La exigencia de presentación de una declaración juramentada por parte del representante de una comunidad que esté interesada en presentar propuesta dentro de las convocatorias que adelanta el Ministerio de Comunicaciones para el otorgamiento de la concesión para la prestación del servicio comunitario de radiodifusión sonora en ciudades capitales, en el sentido de expresar: ‘que ni la comunidad organizada, ni los miembros de misma, prestan o han prestado el servicio de radiodifusión de manera clandestina’, efectivamente constituye una inhabilidad, cuya regulación está reservada de manera exclusiva a la ley.

Transcríbase a la señora Ministra de Comunicaciones y a la secretaría jurídica de la Presidencia de la República.

Magistrados: Luis Fernando Álvarez Jaramillo—Gustavo Aponte Santos—Enrique José Arboleda Perdomo—William Zambrano Cetina.

Jenny Galindo Huertas, secretaria de la Sala.

(1) Se anota por parte de la Sala que la cita correcata debe ser al artículo 1º de la Ley 1032 de 2006, que a su vez corresponde al artículo 257 del Código Penal.

(2) Artículos 75, 95, 209, y 365 de la Constitución y los artículos 4º, 23 y 32 de la Ley 80 de 1993.

(3) Ver Sentencia C-776 de 2001, M.P. Alfredo Beltrán Sierra.

(4) Ver SPV Eduardo Cifuentes Muñoz Sentencia C-622 de 1998, M.P. Fabio Morón Díaz. Ver igualmente la Sentencia T-1031 de 2001, M.P. Eduardo Montealegre Lynnet.

(5) Sentencia C-244 de 2002, M.P. Álvaro Tafur Galvis.

(6) Corte Constitucional. Sentencias C-380-97, M.P. Hernando Herrera Vergara; C-200-01, M.P. Eduardo Montealegre Lynett y C-1212-01, M.P. Jaime Araújo Rentería.

(7) Sentencia C-1001 de 2007, M.P. Manuel José Cepeda Espinoza.

(8) “Las palabras de la ley son la frontera que no se puede traspasar en el ejercicio hermenéutico de las mismas, más aún si se trata de aplicar inhabilidades que exige una interpretación restrictiva” (Sent.
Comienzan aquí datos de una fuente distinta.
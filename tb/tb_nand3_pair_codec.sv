// Self-checking test of nand3_pair_encoder and nand3_pair_decoder.
//
// For every balancing state and every 3-bit value, checks the two cells'
// bitlines against the base-3 digits worked out here, checks that the decoder
// returns the value, that every value visits each bitline of each cell once
// over the three states (the one-third balance), and that invalid patterns
// and the unused ninth state are flagged.
module tb_nand3_pair_codec;

  localparam int unsigned PAIRS = 4;

  logic clk = 1'b0;
  always #5 clk = ~clk;

  logic [1:0]              st;
  logic [3*PAIRS-1:0]      data, data_out;
  logic [2*PAIRS-1:0][2:0] bl, bl_in;
  logic [PAIRS-1:0]        bad;

  int checks = 0, failures = 0;

  nand3_pair_encoder #(.PAIRS(PAIRS)) u_enc (.st(st), .data(data), .bl(bl));
  nand3_pair_decoder #(.PAIRS(PAIRS)) u_dec (.st(st), .bl(bl_in), .data(data_out), .bad(bad));

  initial begin
    repeat (10000) @(posedge clk);
    failures++;
    $display("TB_RESULT checks=%0d failures=%0d", checks, failures);
    $finish;
  end

  initial begin
    int visits [8][2][3];   // [value][cell][bitline]
    foreach (visits[v, c, k]) visits[v][c][k] = 0;
    for (int s = 0; s < 3; s++) begin
      for (int n = 0; n < 40; n++) begin
        st = 2'(s);
        for (int i = 0; i < PAIRS; i++) data[3*i +: 3] = (n < 8) ? 3'(n + i) : 3'($urandom());
        #1 bl_in = bl;
        @(posedge clk);
        for (int i = 0; i < PAIRS; i++) begin
          int v, lo, hi;
          logic [2:0] e_lo, e_hi;
          v  = int'(data[3*i +: 3]);
          lo = (v % 3 + s) % 3;
          hi = (v / 3 + s) % 3;
          e_lo = ~(3'b001 << lo);
          e_hi = ~(3'b001 << hi);
          checks++;
          if (bl[2*i] !== e_lo || bl[2*i+1] !== e_hi) begin
            failures++;
            $display("FAIL encode s=%0d v=%0d bl=%b/%b expected %b/%b", s, v, bl[2*i+1], bl[2*i], e_hi, e_lo);
          end
          checks++;
          if (data_out[3*i +: 3] !== 3'(v) || bad[i]) begin
            failures++;
            $display("FAIL decode s=%0d v=%0d got %0d bad=%b", s, v, data_out[3*i +: 3], bad[i]);
          end
          if (n < 8 && i == 0) begin
            visits[v][0][lo]++;
            visits[v][1][hi]++;
          end
        end
      end
    end
    foreach (visits[v, c, k]) begin
      checks++;
      if (visits[v][c][k] != 1) begin
        failures++;
        $display("FAIL value %0d cell %0d low on BL%0d %0d times", v, c, k + 1, visits[v][c][k]);
      end
    end
    // Invalid patterns: no low line, two low lines, ninth state (both digits 2 in state 0).
    st = 2'd0;
    bl_in = '1;
    bl_in[2] = 3'b011; bl_in[3] = 3'b011;   // pair 1: ninth state
    bl_in[4] = 3'b100; bl_in[5] = 3'b110;   // pair 2: two low lines
    bl_in[6] = 3'b110; bl_in[7] = 3'b101;   // pair 3: valid, value 3
    @(posedge clk);
    checks++;
    if (bad !== 4'b0111 || data_out[9 +: 3] !== 3'd3) begin
      failures++;
      $display("FAIL invalid patterns: bad=%b", bad);
    end
    $display("TB_RESULT checks=%0d failures=%0d", checks, failures);
    $finish;
  end
endmodule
T-282/2006)

(9) Sentencia C-489 de 1996, M.P. Antonio Barrera Carbonell.

(10) Sentencia C-618 de 1997, M.P. Alejandro Martínez Caballero: “La propia Carta ha conferido una amplia libertad al legislador para regular la materia y establecer distintas hipótesis generales de inhabilidad, con base en sus propios criterios de conveniencia”.

(11) Se subraya el aparte objeto de consulta.

(12) www.mincomunicaciones.gov.co, convocatoria 001 de 2008. Radio comunitaria de ciudades capitales. Se advierte que en la solicitud de consulta se utiliza la expresión “términos de referencia”, sin embargo en la página web del ministerio se publicó la convocatoria con el término de “pliego de condiciones”.

(13) Según el Decreto 1981 de 2003, por el cual se reglamenta el servicio comunitario de radiodifusión sonora y se dictan otras disposiciones.